Among the patients who scored 4, 87.5% underwent surgical treatment. Interestingly, in the score 2 and 3 groups, the rate of abdominal USG examination was higher among those who underwent surgery; whereas in the score 4 group, the rate of abdominal USG examination was higher among those who did not undergo surgery. It is presumed that additional abdominal USG test was performed to rule out negative appendectomy in score group 4. We assumed that abdominal USG would have been performed in score group 4 if the clinical results did not correlate with the appendiceal CT exam results. Further analysis is warranted that could reveal the rationale of this hypothesis.

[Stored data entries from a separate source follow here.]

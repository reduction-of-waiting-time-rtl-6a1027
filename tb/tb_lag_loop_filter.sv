// tb_lag_loop_filter: step response of the lag loop filter. The filter rests at
// 3.80 V; at t = 0 its input steps to 4.80 V. With tau = (R1 + R2) C = 176.8 ms
// and k = R2 / (R1 + R2) = 0.0909, the output is
// u_f(t) = 4.80 - (1 - k) * exp(-t / tau), worked out here from the component
// values, and it is checked at several times up to 600 ms. The DC gain of one
// (final value 4.80 V) and the immediate step of k volts are checked too.
module tb_lag_loop_filter;
  timeunit 1ns;
  timeprecision 1ps;

  localparam real R1 = 47.0e3, R2 = 4.7e3, C = 3.42e-6;
  localparam real TAU_MS = (R1 + R2) * C * 1.0e3;
  localparam real K = R2 / (R1 + R2);

  real ud = 3.80, uf;

  lag_loop_filter dut (.*);

  int checks = 0, failures = 0;
  task automatic check_v(input real got, input real want, input real tol, input string what);
    checks++;
    if (got < want - tol || got > want + tol) begin
      failures++;
      $display("FAIL: %s: %f V, expected %f V", what, got, want);
    end
  endtask

  initial begin
    #3.0e9;
    $display("FAIL: watchdog");
    failures++;
    $display("TB_RESULT checks=%0d failures=%0d", checks, failures);
    $finish;
  end

  real t0;
  real times_ms [6] = '{1.0, 10.0, 50.0, 176.8, 400.0, 600.0};
  initial begin
    #5000.0;
    check_v(uf, 3.80, 1.0e-6, "rest");
    ud = 4.80;
    t0 = $realtime;
    #1;
    check_v(uf, 3.80 + K, 2.0e-3, "immediate step through R2");
    foreach (times_ms[i]) begin
      #(t0 + times_ms[i] * 1.0e6 - $realtime);
      check_v(uf, 4.80 - (1.0 - K) * $exp(-times_ms[i] / TAU_MS), 2.0e-3, "step response");
    end
    #(2000.0e6);
    check_v(uf, 4.80, 1.0e-3, "DC gain of one");
    $display("TB_RESULT checks=%0d failures=%0d", checks, failures);
    $finish;
  end

endmodule
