// tb_row_latch: directed and random test of the parallel-readout row latch.
//
// Checks: a selected row is loaded one clock after it appears when the latch
// is empty, with its address; the load is acknowledged and the row reset
// asserted until the row is deselected; a latched bit clears when its column
// is selected; no new row is loaded while bits remain, a column is selected
// or a bus cycle is open; a random run delivers every loaded bit exactly once.
module tb_row_latch;
  localparam int NX = 8, YB = 3;
  logic clk = 0, rst_n = 0;
  logic [NX-1:0] pulls, col_s, q;
  logic [YB-1:0] y_in, y_q;
  logic yreq, bus_busy, ld_ack, rst_row;
  int checks = 0, failures = 0;

  row_latch #(.NX(NX), .YB(YB)) dut (.*);
  always #5 clk = ~clk;

  task automatic check(input bit ok, input string msg);
    checks++;
    if (!ok) begin failures++; $display("FAIL @%0t: %s", $time, msg); end
  endtask
  task automatic step(input int n = 1);
    repeat (n) @(posedge clk);
    #1;
  endtask

  initial begin
    int loaded, cleared;
    pulls = 0; col_s = 0; y_in = 0; yreq = 0; bus_busy = 0;
    step(2); rst_n = 1; step(1);
    // load a row
    pulls = 8'b1010_0110; y_in = 3'd5; yreq = 1;
    step(1);
    check(ld_ack && rst_row && q == 8'b1010_0110 && y_q == 3'd5, "row loaded one clock after selection");
    pulls = 0; step(2);
    check(ld_ack, "load acknowledge held while the row is selected");
    yreq = 0; step(1);
    check(!ld_ack && !rst_row, "acknowledge falls after deselection");
    // a new row may not load while bits remain
    pulls = 8'b0000_0001; y_in = 3'd2; yreq = 1; step(2);
    check(!ld_ack && q == 8'b1010_0110 && y_q == 3'd5, "no load while the latch holds spikes");
    // serve the bits one column at a time; the last one leaves a bus cycle open
    bus_busy = 1;
    for (int c = 0; c < NX; c++) if (q[c]) begin
      col_s = NX'(1) << c; step(1);
      check(!q[c], $sformatf("bit %0d clears when its column is selected", c));
      col_s = 0; step(1);
    end
    step(2);
    check(!ld_ack && q == 0, "no load while a bus cycle is open");
    bus_busy = 0; step(1);
    check(ld_ack && q == 8'b0000_0001 && y_q == 3'd2, "next row loaded once empty");
    yreq = 0; pulls = 0; step(2);
    col_s = 1; step(1); col_s = 0; step(1);
    // random: every loaded bit is cleared exactly once
    loaded = 0; cleared = 0;
    for (int t = 0; t < 2000; t++) begin
      logic was_ack;
      logic [NX-1:0] sel;
      was_ack = ld_ack;
      yreq = ($urandom_range(0, 3) == 0);
      pulls = yreq ? NX'($urandom) : '0;
      sel = (q != 0 && $urandom_range(0, 1)) ? (q & -q) : '0;
      col_s = sel;
      cleared += $countones(q & sel);
      step(1);
      if (ld_ack && !was_ack) loaded += $countones(q);
      col_s = 0;
      if (ld_ack) begin yreq = 0; pulls = 0; step(1); end
    end
    col_s = 0; yreq = 0;
    while (q != 0) begin col_s = q & -q; step(1); cleared++; col_s = 0; step(1); end
    check(loaded > 50, $sformatf("only %0d bits loaded", loaded));
    check(loaded == cleared, $sformatf("loaded %0d bits, cleared %0d", loaded, cleared));
    $display("TB_RESULT checks=%0d failures=%0d", checks, failures);
    $finish;
  end

  initial begin
    repeat (20000) @(posedge clk);
    failures++;
    $display("FAIL: watchdog");
    $display("TB_RESULT checks=%0d failures=%0d", checks, failures);
    $finish;
  end
endmodule
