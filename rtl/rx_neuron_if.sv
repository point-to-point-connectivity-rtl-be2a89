// rx_neuron_if: receiver-side interface of an NY x NX neuron array.
//
// For every neuron the active-high column select axi[x] and row select byi[y]
// are NANDed into an active-low request to the neuron (nrn_req_n). The neuron
// answers with an active-low acknowledge (nrn_ack_n); it may tie it straight to
// its request to make a minimum-width pulse. The acknowledges of a row are
// NANDed into an active-high row acknowledge ryi[y], and the row acknowledges
// are NORed into one active-low acknowledge for the decoders, brought out here
// inverted as ack (active high).
// The gate structure is the document's; a NAND (not a C-element) combines the
// selects, so a request is withdrawn as soon as either select falls.
// Combinational.
module rx_neuron_if #(
  parameter int unsigned NX = 64,
  parameter int unsigned NY = 64
) (
  input  logic [NX-1:0]         axi,        // column selects
  input  logic [NY-1:0]         byi,        // row selects
  output logic [NY-1:0][NX-1:0] nrn_req_n,  // request to each neuron, active low
  input  logic [NY-1:0][NX-1:0] nrn_ack_n,  // acknowledge from each neuron, active low
  output logic [NY-1:0]         ryi,        // row acknowledges
  output logic                  ack         // acknowledge to the decoders
);
  for (genvar y = 0; y < NY; y++) begin : g_row
    for (genvar x = 0; x < NX; x++) begin : g_col
      assign nrn_req_n[y][x] = !(axi[x] && byi[y]);
    end
    assign ryi[y] = !(&nrn_ack_n[y]);
  end
  assign ack = |ryi;
endmodule
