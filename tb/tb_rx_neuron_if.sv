// tb_rx_neuron_if: randomized test of the receiver neuron-interface array.
//
// On a 5-row by 6-column array, random row and column selects and random
// neuron acknowledges are applied. Each neuron's request must be low exactly
// when its row and column are both selected, each row acknowledge must be high
// when any neuron of the row acknowledges, and the global acknowledge must be
// high when any row acknowledges.
module tb_rx_neuron_if;
  localparam int NX = 6, NY = 5;
  logic [NX-1:0] axi;
  logic [NY-1:0] byi, ryi;
  logic [NY-1:0][NX-1:0] nrn_req_n, nrn_ack_n;
  logic ack;
  int checks = 0, failures = 0;

  rx_neuron_if #(.NX(NX), .NY(NY)) dut (.*);

  task automatic check(input bit ok, input string msg);
    checks++;
    if (!ok) begin failures++; $display("FAIL: %s", msg); end
  endtask

  initial begin
    for (int t = 0; t < 500; t++) begin
      bit any;
      axi = NX'($urandom); byi = NY'($urandom);
      for (int y = 0; y < NY; y++)
        for (int x = 0; x < NX; x++)
          nrn_ack_n[y][x] = ($urandom_range(0, 15) != 0);   // mostly idle
      if (t % 3 == 0) nrn_ack_n = '1;
      #1;
      any = 0;
      for (int y = 0; y < NY; y++) begin
        bit row_any;
        row_any = 0;
        for (int x = 0; x < NX; x++) begin
          check(nrn_req_n[y][x] == !(axi[x] && byi[y]), $sformatf("request of neuron (%0d,%0d)", y, x));
          if (!nrn_ack_n[y][x]) row_any = 1;
        end
        check(ryi[y] == row_any, $sformatf("row acknowledge %0d", y));
        any |= row_any;
      end
      check(ack == any, "global acknowledge");
    end
    $display("TB_RESULT checks=%0d failures=%0d", checks, failures);
    $finish;
  end

  initial begin
    #100000;
    failures++;
    $display("FAIL: watchdog");
    $display("TB_RESULT checks=%0d failures=%0d", checks, failures);
    $finish;
  end
endmodule
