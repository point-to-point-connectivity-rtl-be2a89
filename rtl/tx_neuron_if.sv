// tx_neuron_if: interface between one sending neuron and the row and column
// request-select lines of the transmitter array.
//
// The neuron raises lix when it spikes and holds it until this interface pulls
// its reset lox_n low. While lix is high the interface pulls the row request
// line low (row_pull, one input of the row-wide wired-NOR). When its row is
// selected (s) it also pulls its column request line low (col_pull, one input
// of the column-wide wired-NOR). The neuron is reset only when its row and its
// column (cix) are both selected; the document strengthens this guard on
// purpose. Releasing lix releases both lines. The row select is also handed to
// the neuron as nrn_disable, which stops a neuron in the selected row from
// starting a new spike, so only neurons that were active when the row was
// selected are served.
// The pull-downs and the reset guard are the document's five-transistor
// circuit; pulls are modelled as active-high "pull" bits that the array ORs.
// Purely combinational.
module tx_neuron_if (
  input  logic lix,          // spike from the neuron, held until reset
  output logic lox_n,        // reset to the neuron, active low
  output logic nrn_disable,  // row selected: the neuron must not start a spike
  input  logic s,            // row select
  input  logic cix,          // column select
  output logic row_pull,     // pulls the row request line (~p) low
  output logic col_pull      // pulls the column request line (~cox) low
);
  assign row_pull    = lix;
  assign col_pull    = lix && s;
  assign lox_n       = !(s && cix);
  assign nrn_disable = s;
endmodule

Subsequently, among patients with appendiceal CT score of 2 to 4, higher appendicitis score and a higher level of WBC count was significantly associated with surgical treatment. This can provide grounds to assert the benefit of appendiceal CT in diagnosis of appendicitis. There are some limitations to this study. First, this is a retrospective study, which depends on past medical records. Second, the total number of negative appendectomies could not be collected because the postoperative pathology results cannot be confirmed in patients who have been transferred to other hospitals for surgery. However, since the transfer was not selective, random extraction of samples might have a limited impact on statistics. Third, the mean difference in thickness of the appendix according to age could not be considered in this study due to the small-scale sample study. Additional data analysis with stratification of age is warranted with a larger sample size in further study design. Finally, since the study classified the patients solely by appendiceal CT score, it is not possible to confirm the effect of other clinical symptoms and signs on the patient's treatment decision. Further study design should take them into account because diagnostic methods such as abdominal USG were used for certain patients in the same score group. Analysis of conditions that influenced the modality of diagnosis and treatment is warranted.

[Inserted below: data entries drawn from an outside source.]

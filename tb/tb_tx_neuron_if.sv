// tb_tx_neuron_if: exhaustive test of the sending-neuron interface.
//
// All eight combinations of spike, row select and column select are applied
// and the row pull, column pull, neuron reset and disable outputs compared with
// the intended rules: the row line is pulled while spiking, the column line
// only while spiking in a selected row, and the reset only when both the row
// and the column are selected.
module tb_tx_neuron_if;
  logic lix, lox_n, nrn_disable, s, cix, row_pull, col_pull;
  int checks = 0, failures = 0;

  tx_neuron_if dut (.*);

  task automatic check(input bit ok, input string msg);
    checks++;
    if (!ok) begin failures++; $display("FAIL: %s", msg); end
  endtask

  initial begin
    for (int v = 0; v < 8; v++) begin
      {lix, s, cix} = 3'(v);
      #1;
      check(row_pull == lix, $sformatf("row_pull for %03b", v));
      check(col_pull == (lix & s), $sformatf("col_pull for %03b", v));
      check(lox_n == !(s & cix), $sformatf("lox_n for %03b", v));
      check(nrn_disable == s, $sformatf("nrn_disable for %03b", v));
    end
    $display("TB_RESULT checks=%0d failures=%0d", checks, failures);
    $finish;
  end

  initial begin
    #1000;
    failures++;
    $display("FAIL: watchdog");
    $display("TB_RESULT checks=%0d failures=%0d", checks, failures);
    $finish;
  end
endmodule
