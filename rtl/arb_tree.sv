// arb_tree: N-input arbiter built recursively from two-input arbiter cells.
//
// An N-input arbiter is an N/2-input arbiter (arbt), an (N - N/2)-input
// arbiter (arbb) and one arb2 cell (arbc) whose two daughter ports take the R
// ports of arbt and arbb. The recursion stops at N = 1, which is a pair of
// wires, so the tree has N - 1 cells and ceil(log2 N) levels. Each leaf port i
// (li[i] request, lo[i] acknowledge) is a passive four-phase port; the root's
// R port (ro, ri) is brought out. A user that only needs the arbitration ties
// ri to ro, which completes every root communication at once, as the inverter
// on top of the tree does in silicon.
//
// The recursive split and the cell names are the document's. Because the cells
// are greedy, the tree keeps serving requests inside the smallest subtree that
// still has one before it climbs a level.
// Latency: a request crosses one flip-flop per level going up and one per
// level coming down.
// Lint note: Verilator's lint, run with this module as the top, reports lo,
// t_ro and b_ro as undriven. It does not follow the recursive instances when
// it checks drivers. The warning stands because every one of these nets is
// driven by a sub-tree or by the arb2 cell. Synthesis builds N - 1 cells,
// each with its six flip-flops, and the tree testbench exercises every leaf.
module arb_tree #(
  parameter int unsigned N = 64
) (
  input  logic         clk,
  input  logic         rst_n,
  input  logic [N-1:0] li,
  output logic [N-1:0] lo,
  output logic         ro,
  input  logic         ri
);
  localparam int unsigned NT = N / 2;
  localparam int unsigned NB = N - N / 2;

  if (N == 1) begin : g_wire
    assign ro    = li[0];
    assign lo[0] = ri;
  end else begin : g_split
    logic t_ro, t_ri, b_ro, b_ri;

    arb_tree #(.N(NT)) arbt (
      .clk(clk), .rst_n(rst_n), .li(li[NT-1:0]), .lo(lo[NT-1:0]), .ro(t_ro), .ri(t_ri)
    );
    arb_tree #(.N(NB)) arbb (
      .clk(clk), .rst_n(rst_n), .li(li[N-1:NT]), .lo(lo[N-1:NT]), .ro(b_ro), .ri(b_ri)
    );
    arb2 arbc (
      .clk(clk), .rst_n(rst_n),
      .l1i(t_ro), .l1o(t_ri), .l2i(b_ro), .l2o(b_ri), .ro(ro), .ri(ri)
    );
  end
endmodule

In conclusion, the incidence of equivocal appendicitis was 16.7% when the CT scoring system was used. The probability of surgery was higher in the patients with higher appendicitis scores and higher level of WBC. Careful observation can be a valid treatment method in groups with appendicitis scores 2 or 3. However, surgical intervention should be the first line of treatment for patients with appendicitis score 4. Additional abdominal USG test is advisable for determining treatment modality with equivocal appendicitis in children.